▶ **WORK REQUIRED**
Would it be possible to quote, exactly and in full, the lines from the one with "assign busy_o = (left" through the end of the entries below?

▶ **INFORMATION SUPPLIED**
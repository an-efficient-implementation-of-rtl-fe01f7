// Testbench of the output buffer b (lzw_output_buffer) at its default size.
// Port B writes random words to random addresses while port A reads random
// addresses; each read is checked one cycle later against a reference array,
// and the read register must hold its value while a_en is low.
module tb_lzw_output_buffer;
  import lzw_pkg::*;

  localparam int DEPTH = OBUF_DEPTH;

  logic          clk = 1'b0;
  logic          a_en = 1'b0, b_we = 1'b0;
  logic [12:0]   a_addr = '0, b_addr = '0;
  logic [7:0]    a_rdata, b_wdata = '0;
  logic [7:0]    model [DEPTH];
  int checks = 0, failures = 0;

  lzw_output_buffer dut (.*);

  always #5 clk = ~clk;

  initial begin
    logic [7:0] exp_q;
    logic        was_read;
    // fill every word once through port B
    for (int i = 0; i < DEPTH; i++) begin
      b_we <= 1'b1; b_addr <= 13'(i); b_wdata <= 8'($urandom);
      @(posedge clk);
      model[i] = b_wdata;
    end
    b_we <= 1'b0;
    was_read = 1'b0;
    exp_q    = '0;
    for (int n = 0; n < 20000; n++) begin
      int ra, wa;
      ra = int'($urandom % DEPTH);
      do wa = int'($urandom % DEPTH); while (wa == ra);
      a_en    <= ($urandom % 3) != 0;
      a_addr  <= 13'(ra);
      b_we    <= $urandom % 2;
      b_addr  <= 13'(wa);
      b_wdata <= 8'($urandom);
      @(posedge clk);
      if (a_en) exp_q = model[a_addr];
      if (b_we) model[b_addr] = b_wdata;
      #1;
      if (a_en || was_read) begin
        checks++;
        if (a_rdata !== exp_q) begin
          failures++;
          if (failures < 10) $display("FAIL read: got %0d expected %0d", a_rdata, exp_q);
        end
      end
      was_read |= a_en;
    end
    $display("TB_RESULT checks=%0d failures=%0d", checks, failures);
    $finish;
  end

  initial begin
    repeat (100000) @(posedge clk);
    failures++;
    $display("FAIL watchdog");
    $display("TB_RESULT checks=%0d failures=%0d", checks, failures);
    $finish;
  end

endmodule
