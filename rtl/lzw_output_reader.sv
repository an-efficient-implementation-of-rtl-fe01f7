// Output reader of the LZW decompressor (Part 3).
//
// Table t holds, for every decoded string, its length L and the output
// buffer address of its first character, which the traversal unit wrote
// last. The reader pops one entry and reads port A of the output buffer at
// that address and then at the L-1 addresses below it (wrapping around the
// circular buffer), so the characters come out in their original order, one
// per cycle. The next entry is popped in the cycle the last address of a
// string is issued, so consecutive strings stream without a gap.
// When the last read of a string is issued, rel_o/rel_len_o return its L
// words to the output-buffer space counter. char_valid_o/char_o/char_ready_i
// is a valid/ready stream; the memory read register is the output register,
// so char_o is valid one cycle after its read is issued and is held, by not
// re-enabling the memory, while char_ready_i is low. The read order follows
// the original design; the handshake and the space release are this
// design's.
module lzw_output_reader
  import lzw_pkg::*;
#(
  parameter int unsigned OB_DEPTH = OBUF_DEPTH
) (
  input  logic       clk,
  input  logic       rst_n,
  // table t read side (show-ahead)
  input  logic       t_valid_i,
  input  t_entry_t   t_data_i,
  output logic       t_pop_o,
  // output buffer, port A
  output logic       ob_en_o,
  output obuf_addr_t ob_addr_o,
  input  char_t      ob_rdata_i,
  // space returned to the output buffer
  output logic       rel_o,
  output len_t       rel_len_o,
  // decompressed character stream
  output char_t      char_o,
  output logic       char_valid_o,
  input  logic       char_ready_i,
  output logic       busy_o
);

  obuf_addr_t rd_addr;   // next address to read
  len_t       left;      // characters of the current string still to read
  len_t       cur_len;   // length of the current string
  logic       adv;

  assign adv = !char_valid_o || char_ready_i;

  always_comb begin
    t_pop_o   = 1'b0;
    ob_en_o   = 1'b0;
    ob_addr_o = rd_addr;
    rel_o     = 1'b0;
    rel_len_o = cur_len;
    if (adv) begin
      if (left != '0) begin
        ob_en_o = 1'b1;
        rel_o   = (left == len_t'(1));
      end else if (t_valid_i) begin
        t_pop_o   = 1'b1;
        ob_en_o   = 1'b1;
        ob_addr_o = t_data_i.addr;
        rel_o     = (t_data_i.len == len_t'(1));
        rel_len_o = t_data_i.len;
      end
    end
  end

  assign char_o = ob_rdata_i;
  assign busy_o = (left != '0) || char_valid_o;

  always_ff @(posedge clk or negedge rst_n) begin
    if (!rst_n) begin
      rd_addr      <= '0;
      left         <= '0;
      cur_len      <= '0;
      char_valid_o <= 1'b0;
    end else if (adv) begin
      char_valid_o <= ob_en_o;
      if (ob_en_o) rd_addr <= obuf_dec(ob_addr_o, OB_DEPTH);
      if (left != '0) begin
        left <= left - 1'b1;
      end else if (t_pop_o) begin
        left    <= t_data_i.len - 1'b1;
        cur_len <= t_data_i.len;
      end
    end
  end

  a_nonzero_len: assert property (@(posedge clk) disable iff (!rst_n)
    t_pop_o |-> (t_data_i.len != '0));

endmodule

▶ **THE COMPLETED TASK**
  assign busy_o = (left != '0) || char_valid_o;

  always_ff @(posedge clk or negedge rst_n) begin
    if (!rst_n) begin
      rd_addr      <= '0;
      left         <= '0;
      cur_len      <= '0;
      char_valid_o <= 1'b0;
    end else if (adv) begin
      char_valid_o <= ob_en_o;
      if (ob_en_o) rd_addr <= obuf_dec(ob_addr_o, OB_DEPTH);
      if (left != '0) begin
        left <= left - 1'b1;
      end else if (t_pop_o) begin
        left    <= t_data_i.len - 1'b1;
        cur_len <= t_data_i.len;
      end
    end
  end

  a_nonzero_len: assert property (@(posedge clk) disable iff (!rst_n)
    t_pop_o |-> (t_data_i.len != '0));

endmodule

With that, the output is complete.